Besoknya, kami melanjutkan dengan program pelayanan kesehatan. Namun ada miskomunikasi antara kami dengan puskesmas. Ada obat dan beberapa pemeriksaan yang berbayar. Belum lagi, warga masih ‘kelelahan’ akibat menunggu Bupati mengunjungi dusun. Walhasil, tidak terlalu banyak warga yang datang untuk pemeriksaan kesehatan selain dari ibu hamil dan ibu-ibu para balita. Meski begitu, ada lebih dari lima puluh warga yang terlayani. Saat pelayanan berlangsung, salah satu Ketua Seksi TNB, menawarkan sekaligus mengizinkan kami untuk berkunjung ke beberapa pantai yang ada sebelum pulang. Kami mengiyakan dan berangkat setelah selesai pelayanan kesehatan. Kami terus melewati beberapa pantai hingga akhirnya mencapai Bukit Kakapa. Meski harus melewati track bebatuan di tanjakan yang sangat curam serta terluka akibat tanaman berduri di sepanjang jalan, setidaknya kami merasa cukup puas dengan pemandangan lautan yang disajikan.
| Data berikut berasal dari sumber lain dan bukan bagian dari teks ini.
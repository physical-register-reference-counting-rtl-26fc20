// refcnt_top: the five physical register reference counting schemes side by
// side.
//
// Each scheme is a complete register-management back end for one kind of
// processor. It has its own ports and shares no state with the others:
//   nu_*   NoSQ, unary matrix (ROB bank + commit-map bank);
//   cu_*   CPR, unary matrix (IQ bank + checkpoint bank + RMap bitvector);
//   ncu_*  NoSQ/CPR, unary matrix (LSQ, IQ, per-logical-register RMap and
//          checkpoint banks);
//   nb_*   NoSQ, 2-bit binary counters;
//   nh_*   NoSQ/CPR, unary/binary hybrid (unary LSQ and IQ banks, 2-bit
//          counter RMap and checkpoints).
// Every scheme presents the same interface to register allocation: an in-use
// bit per physical register (the OR of everything that references it) and
// W free registers picked from its zeros. Port meanings and timing are those
// of the scheme modules; see their headers.
module refcnt_top #(
  parameter int unsigned NPREG = refcnt_pkg::NPREG_DEF,
  parameter int unsigned NLREG = refcnt_pkg::NLREG_DEF,
  parameter int unsigned ROB   = refcnt_pkg::ROB_DEF,
  parameter int unsigned IQ    = refcnt_pkg::IQ_DEF,
  parameter int unsigned LSQ   = refcnt_pkg::LSQ_DEF,
  parameter int unsigned NCKPT = refcnt_pkg::NCKPT_DEF,
  parameter int unsigned W     = refcnt_pkg::W_DEF,
  parameter int unsigned NSRC  = refcnt_pkg::NSRC_DEF,
  parameter int unsigned CBITS = refcnt_pkg::CBITS_DEF,
  localparam int unsigned PB   = $clog2(NPREG)
) (
  input  logic                           clk,
  input  logic                           rst_n,
  // ---------------- NoSQ, unary
  input  logic [W-1:0]                   nu_ren_valid,
  input  logic [W-1:0][$clog2(ROB)-1:0]  nu_ren_rob,
  input  logic [W-1:0]                   nu_ren_has_dest,
  input  logic [W-1:0][PB-1:0]           nu_ren_dest,
  input  logic [W-1:0]                   nu_cmt_valid,
  input  logic [W-1:0][$clog2(ROB)-1:0]  nu_cmt_rob,
  input  logic [W-1:0]                   nu_cmt_has_dest,
  input  logic [W-1:0][$clog2(NLREG)-1:0] nu_cmt_lreg,
  input  logic [W-1:0][PB-1:0]           nu_cmt_dest,
  input  logic [ROB-1:0]                 nu_squash_mask,
  output logic [NPREG-1:0]               nu_in_use,
  output logic [W-1:0]                   nu_free_valid,
  output logic [W-1:0][PB-1:0]           nu_free_preg,
  // ---------------- CPR, unary
  input  logic [W-1:0]                   cu_ren_valid,
  input  logic [W-1:0][$clog2(IQ)-1:0]   cu_ren_iq,
  input  logic [W-1:0][NSRC-1:0]         cu_ren_src_valid,
  input  logic [W-1:0][NSRC-1:0][PB-1:0] cu_ren_src,
  input  logic [W-1:0]                   cu_ren_has_dest,
  input  logic [W-1:0][PB-1:0]           cu_ren_dest,
  input  logic [W-1:0][PB-1:0]           cu_ren_old,
  input  logic [IQ-1:0]                  cu_iq_clr_mask,
  input  logic                           cu_ckpt_create,
  input  logic [$clog2(NCKPT)-1:0]       cu_ckpt_idx,
  input  logic [NCKPT-1:0]               cu_ckpt_clr_mask,
  input  logic                           cu_restore_en,
  input  logic [$clog2(NCKPT)-1:0]       cu_restore_idx,
  output logic [NPREG-1:0]               cu_rmap_vec,
  output logic [NPREG-1:0]               cu_in_use,
  output logic [W-1:0]                   cu_free_valid,
  output logic [W-1:0][PB-1:0]           cu_free_preg,
  // ---------------- NoSQ/CPR, unary
  input  logic [W-1:0]                   ncu_ren_valid,
  input  logic [W-1:0]                   ncu_ren_is_mem,
  input  logic [W-1:0][$clog2(LSQ)-1:0]  ncu_ren_lsq,
  input  logic [W-1:0][$clog2(IQ)-1:0]   ncu_ren_iq,
  input  logic [W-1:0][NSRC-1:0]         ncu_ren_src_valid,
  input  logic [W-1:0][NSRC-1:0][PB-1:0] ncu_ren_src,
  input  logic [W-1:0]                   ncu_ren_has_dest,
  input  logic [W-1:0][$clog2(NLREG)-1:0] ncu_ren_lreg,
  input  logic [W-1:0][PB-1:0]           ncu_ren_dest,
  input  logic [IQ-1:0]                  ncu_iq_clr_mask,
  input  logic [LSQ-1:0]                 ncu_lsq_clr_mask,
  input  logic                           ncu_ckpt_create,
  input  logic [$clog2(NCKPT)-1:0]       ncu_ckpt_idx,
  input  logic [NCKPT-1:0]               ncu_ckpt_clr_mask,
  input  logic                           ncu_restore_en,
  input  logic [$clog2(NCKPT)-1:0]       ncu_restore_idx,
  output logic [NPREG-1:0]               ncu_in_use,
  output logic [W-1:0]                   ncu_free_valid,
  output logic [W-1:0][PB-1:0]           ncu_free_preg,
  // ---------------- NoSQ, binary
  input  logic [W-1:0]                   nb_ren_valid,
  input  logic [W-1:0]                   nb_ren_has_dest,
  input  logic [W-1:0][PB-1:0]           nb_ren_dest,
  output logic [W-1:0]                   nb_ren_ready,
  input  logic [W-1:0]                   nb_dec_valid,
  input  logic [W-1:0][PB-1:0]           nb_dec_preg,
  output logic [W-1:0]                   nb_dec_ready,
  output logic [NPREG-1:0][CBITS-1:0]    nb_cnt,
  output logic [NPREG-1:0]               nb_max_vec,
  output logic [NPREG-1:0]               nb_in_use,
  output logic [W-1:0]                   nb_free_valid,
  output logic [W-1:0][PB-1:0]           nb_free_preg,
  // ---------------- NoSQ/CPR, hybrid
  input  logic [W-1:0]                   nh_ren_valid,
  input  logic [W-1:0]                   nh_ren_is_mem,
  input  logic [W-1:0][$clog2(LSQ)-1:0]  nh_ren_lsq,
  input  logic [W-1:0][$clog2(IQ)-1:0]   nh_ren_iq,
  input  logic [W-1:0][NSRC-1:0]         nh_ren_src_valid,
  input  logic [W-1:0][NSRC-1:0][PB-1:0] nh_ren_src,
  input  logic [W-1:0]                   nh_ren_has_dest,
  input  logic [W-1:0][PB-1:0]           nh_ren_dest,
  input  logic [W-1:0][PB-1:0]           nh_ren_old,
  output logic [W-1:0]                   nh_ren_ready,
  input  logic [IQ-1:0]                  nh_iq_clr_mask,
  input  logic [LSQ-1:0]                 nh_lsq_clr_mask,
  input  logic                           nh_ckpt_create,
  input  logic [$clog2(NCKPT)-1:0]       nh_ckpt_idx,
  input  logic [NCKPT-1:0]               nh_ckpt_clr_mask,
  input  logic                           nh_restore_en,
  input  logic [$clog2(NCKPT)-1:0]       nh_restore_idx,
  output logic [NPREG-1:0][CBITS-1:0]    nh_rmap_cnt,
  output logic [NPREG-1:0]               nh_rmap_max,
  output logic [NPREG-1:0]               nh_in_use,
  output logic [W-1:0]                   nh_free_valid,
  output logic [W-1:0][PB-1:0]           nh_free_preg
);

  refcnt_nosq_unary #(.NPREG(NPREG), .NLREG(NLREG), .ROB(ROB), .W(W)) u_nosq_unary (
    .clk, .rst_n,
    .ren_valid(nu_ren_valid), .ren_rob(nu_ren_rob), .ren_has_dest(nu_ren_has_dest),
    .ren_dest(nu_ren_dest), .cmt_valid(nu_cmt_valid), .cmt_rob(nu_cmt_rob),
    .cmt_has_dest(nu_cmt_has_dest), .cmt_lreg(nu_cmt_lreg), .cmt_dest(nu_cmt_dest),
    .squash_mask(nu_squash_mask), .in_use(nu_in_use), .free_valid(nu_free_valid),
    .free_preg(nu_free_preg));

  refcnt_cpr_unary #(.NPREG(NPREG), .NLREG(NLREG), .IQ(IQ), .NCKPT(NCKPT), .W(W),
                     .NSRC(NSRC)) u_cpr_unary (
    .clk, .rst_n,
    .ren_valid(cu_ren_valid), .ren_iq(cu_ren_iq), .ren_src_valid(cu_ren_src_valid),
    .ren_src(cu_ren_src), .ren_has_dest(cu_ren_has_dest), .ren_dest(cu_ren_dest),
    .ren_old(cu_ren_old), .iq_clr_mask(cu_iq_clr_mask), .ckpt_create(cu_ckpt_create),
    .ckpt_idx(cu_ckpt_idx), .ckpt_clr_mask(cu_ckpt_clr_mask), .restore_en(cu_restore_en),
    .restore_idx(cu_restore_idx), .rmap_vec(cu_rmap_vec), .in_use(cu_in_use),
    .free_valid(cu_free_valid), .free_preg(cu_free_preg));

  refcnt_nosqcpr_unary #(.NPREG(NPREG), .NLREG(NLREG), .IQ(IQ), .LSQ(LSQ), .NCKPT(NCKPT),
                         .W(W), .NSRC(NSRC)) u_nosqcpr_unary (
    .clk, .rst_n,
    .ren_valid(ncu_ren_valid), .ren_is_mem(ncu_ren_is_mem), .ren_lsq(ncu_ren_lsq),
    .ren_iq(ncu_ren_iq), .ren_src_valid(ncu_ren_src_valid), .ren_src(ncu_ren_src),
    .ren_has_dest(ncu_ren_has_dest), .ren_lreg(ncu_ren_lreg), .ren_dest(ncu_ren_dest),
    .iq_clr_mask(ncu_iq_clr_mask), .lsq_clr_mask(ncu_lsq_clr_mask),
    .ckpt_create(ncu_ckpt_create), .ckpt_idx(ncu_ckpt_idx), .ckpt_clr_mask(ncu_ckpt_clr_mask),
    .restore_en(ncu_restore_en), .restore_idx(ncu_restore_idx), .in_use(ncu_in_use),
    .free_valid(ncu_free_valid), .free_preg(ncu_free_preg));

  refcnt_nosq_binary #(.NPREG(NPREG), .NLREG(NLREG), .W(W), .CBITS(CBITS)) u_nosq_binary (
    .clk, .rst_n,
    .ren_valid(nb_ren_valid), .ren_has_dest(nb_ren_has_dest), .ren_dest(nb_ren_dest),
    .ren_ready(nb_ren_ready), .dec_valid(nb_dec_valid), .dec_preg(nb_dec_preg),
    .dec_ready(nb_dec_ready), .cnt(nb_cnt), .max_vec(nb_max_vec), .in_use(nb_in_use),
    .free_valid(nb_free_valid), .free_preg(nb_free_preg));

  refcnt_nosqcpr_hybrid #(.NPREG(NPREG), .NLREG(NLREG), .IQ(IQ), .LSQ(LSQ), .NCKPT(NCKPT),
                          .W(W), .NSRC(NSRC), .CBITS(CBITS)) u_nosqcpr_hybrid (
    .clk, .rst_n,
    .ren_valid(nh_ren_valid), .ren_is_mem(nh_ren_is_mem), .ren_lsq(nh_ren_lsq),
    .ren_iq(nh_ren_iq), .ren_src_valid(nh_ren_src_valid), .ren_src(nh_ren_src),
    .ren_has_dest(nh_ren_has_dest), .ren_dest(nh_ren_dest), .ren_old(nh_ren_old),
    .ren_ready(nh_ren_ready), .iq_clr_mask(nh_iq_clr_mask), .lsq_clr_mask(nh_lsq_clr_mask),
    .ckpt_create(nh_ckpt_create), .ckpt_idx(nh_ckpt_idx), .ckpt_clr_mask(nh_ckpt_clr_mask),
    .restore_en(nh_restore_en), .restore_idx(nh_restore_idx), .rmap_cnt(nh_rmap_cnt),
    .rmap_max(nh_rmap_max), .in_use(nh_in_use), .free_valid(nh_free_valid),
    .free_preg(nh_free_preg));

endmodule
Matahari mulai menampakkan dirinya di ufuk timur. Kami akan pulang kembali menuju Ketapang, Banyuwangi. Kami berencana untuk berwisata dahulu selama hari Ahad, sebab kereta untuk Atikah, Aul dan Madya baru berangkat Senin sore. Kami berkunjung ke Pantai Sijile, Bekol Savana, Pantai Bama dan Waduk Bajulmati. Ibaratnya setelah menjalani tugas berat, kami memerlukan penyegaran. Setelah hari berganti, begitupun dengan hatiku. Awalnya hanya ingin sekadar menggugurkan kewajiban MFB, tetapi sekarang malah jadi semangat dan mau menambah waktu pengabdian (bukan buat liburan kok, hehe). Aku menyadari bahwa masih banyak hal yang harus dituntaskan dalam pemerataan pembangunan di Indonesia dan tentu itu tugas besar yang diemban para pemuda Indonesia.
Banyak hal yang aku pelajari dari program MFB, salah satunya dari para siswa SD di Dusun Merak. Mereka tidak kecanduan dengan handphone apalagi game online seperti para bocah seumuran mereka di kota. Meski dengan keterbatasan pengajar dan fasilitas, mereka masih ada yang semangat untuk terus belajar. Ketika melihat mereka sangat antusias dalam membaca buku, aku merasa mereka memang hanya haus ilmu pengetahuan semata. Sedangkan, aku masih sering mengeluh ketika dihadapkan tugas perkuliahan atau pekerjaan yang mengharuskan aku untuk membaca berbagai jurnal dan literatur lainnya. Motivasi belajar menjadi diikuti oleh ingar bingar uang dan prestise. Memang benar, hikmah kadang tidak hanya dapat diperoleh dari mereka yang memiliki usia sepuh, dari kepolosan dan ketulusan para siswa SD di Dusun Merak, mengingatkan aku untuk ‘Belajar Sepenuh Hati’ yaitu ikhlas dalam belajar dan belajar untuk ikhlas. Ikhlas dalam belajar, hendaknya kita memurnikan niat kita dan dengan tulus sepenuh hati mencari ilmu tanpa ada beban dan paksaan. Lalu belajar untuk ikhlas, dengan ilmu dan pengalaman yang kita peroleh hendaknya menguatkan kita untuk senantiasa beramal baik karena Allah semata.